Please reopen the issue

Adding my own voice -- a service being unable to shutdown gracefully can cause all kinds of harm, and causes harm for my organization as well. I thought kube already sent a SIGTERM first and was trying to substantiate that. Is this feature request still un-implemented? When memory limit is reached, pods are SIGKILLed immediately with no chance to shutdown gracefully?

/reopen
/kind feature

there's obvious interest in this feature, but would surely need a KEP and someone sheparding the feature

@ffromani: Reopened this issue.

In response to this:

/reopen
/kind feature

there's obvious interest in this feature, but would surely need a KEP and someone sheparding the feature

Instructions for interacting with me using PR comments are available here. If you have questions or suggestions related to my behavior, please file an issue against the kubernetes-sigs/prow repository.

/remove-kind support
/triage accepted

FWIW my user story is:

I have a Ruby application (developed not by us) that has a slight memory leak over many days, it will balloon to a certain amount of memory, and then gradually keep adding memory.

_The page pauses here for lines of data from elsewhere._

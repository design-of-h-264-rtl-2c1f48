// mode_select_4x4: rate-distortion based choice of the best 4x4 intra mode.
//
// All nine modes are evaluated in parallel: nine Hadamard transforms (2
// cycles), nine SATD distortion units (1 cycle), the most-probable-mode and
// rate units (running alongside), nine cost adders J = D + lambda*R (1
// cycle), three find-minimum-of-three units over the groups {0,1,2}, {3,4,5},
// {6,7,8} (1 cycle) and the final best-mode unit (1 cycle).  The residual
// blocks presented with res_valid are captured here and the one of the
// winning mode is output with best_4x4_mode_valid, six cycles after
// res_valid.  Modes whose mode_status bit is 0 are never chosen.  One block is
// evaluated at a time: a new res_valid must not arrive before the previous
// result is out (the caller waits, as the reconstruction loop requires).
//
// Lint note: rate_calc's valid output is not used. The rates are ready before
// the distortions and stay stable, so cost_calc is timed by the distortion
// valid alone.
module mode_select_4x4
  import h264_pkg::*;
(
  input  logic              clk,
  input  logic              rstn,
  input  logic              res_valid,
  input  res_t              res [NMODES][16],
  input  logic [8:0]        mode_status,
  input  mode_t             left_mode,
  input  mode_t             upper_mode,
  input  logic              left_avail,
  input  logic              upper_avail,
  input  logic [5:0]        qp,
  output logic              best_4x4_mode_valid,
  output mode_t             best_4x4_mode,
  output mode_t             mpm_out,
  output logic [COST_W-1:0] best_cost,
  output res_t              best_res [16]
);

  res_t       res_q [NMODES][16];
  logic [8:0] status_q;
  mode_t      mpm, mpm_q;

  most_probable_mode u_mpm (
    .left_mode(left_mode), .upper_mode(upper_mode),
    .left_avail(left_avail), .upper_avail(upper_avail), .mpm(mpm));

  always_ff @(posedge clk or negedge rstn) begin
    if (!rstn) begin
      status_q <= '0;
      mpm_q    <= M_DC;
      for (int m = 0; m < NMODES; m++)
        for (int i = 0; i < 16; i++) res_q[m][i] <= '0;
    end else if (res_valid) begin
      res_q    <= res;
      status_q <= mode_status;
      mpm_q    <= mpm;
    end
  end
  assign mpm_out = mpm_q;

  logic               had_v [NMODES];
  logic signed [12:0] had   [NMODES][16];
  logic               dist_v [NMODES];
  logic [15:0]        dist_q  [NMODES];

  for (genvar m = 0; m < NMODES; m++) begin : g_mode
    hadamard4x4 u_had (
      .clk(clk), .rstn(rstn), .in_valid(res_valid), .res(res[m]),
      .hadamard_valid(had_v[m]), .result(had[m]));
    distortion_calc u_dist (
      .clk(clk), .rstn(rstn), .hadamard_valid(had_v[m]), .result(had[m]),
      .distortion_valid(dist_v[m]), .distortion(dist_q[m]));
  end

  logic       rate_v;
  logic [8:0] rate [NMODES];
  rate_calc u_rate (
    .clk(clk), .rstn(rstn), .in_valid(res_valid), .qp(qp), .mpm(mpm),
    .rate_valid(rate_v), .rate(rate));

  logic              cost_v;
  logic [COST_W-1:0] cost [NMODES];
  cost_calc u_cost (
    .clk(clk), .rstn(rstn), .distortion_valid(dist_v[0]), .distortion(dist_q),
    .rate(rate), .cost_valid(cost_v), .cost(cost));

  logic              min_v [3];
  logic [COST_W-1:0] min_n [3];
  logic [2:0]        min_oh [3];
  for (genvar g = 0; g < 3; g++) begin : g_grp
    find_min3 u_min (
      .clk(clk), .rstn(rstn), .cost_valid(cost_v),
      .cost('{cost[3*g], cost[3*g+1], cost[3*g+2]}),
      .probable_modes(status_q[3*g +: 3]),
      .minimum_valid(min_v[g]), .minimum_number(min_n[g]), .mode_info(min_oh[g]));
  end

  find_best_mode u_best (
    .clk(clk), .rstn(rstn), .minimum_valid(min_v[0]), .minimum_number(min_n),
    .mode_info(min_oh), .res(res_q), .best_4x4_mode_valid(best_4x4_mode_valid),
    .best_4x4_mode(best_4x4_mode), .best_cost(best_cost), .best_res(best_res));

endmodule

For this, I started using oomhero to attempt to manage, but it does not seem to be perfect, nor always work. I want to set a hard limit on certain containers, and have applications get told a SIGTERM just before or after they reach that limit, so it can shut down normally and clean up.

Sometimes, these containers use imagemagick or ffmpeg to process some media, and these can balloon memory usage. The container can shut itself down and kick the job back to the queue when this happens, in a way that does not leave resident keepalive queues (sidekiq) and other things that need to be cleaned out every so often.


Implementation ideas: The container that has been told a SIGTERM for overriding the memory limit gets put first as a candidate for the OOMkiller, this could mean that, even if the application ignores the SIGTERM (or requires more resources for shutting down), it can overprovision the remaining system resources before being killed itself.

This could be a toggle per-container, from "hard" OOM kill to a "hard" OOM kill (default).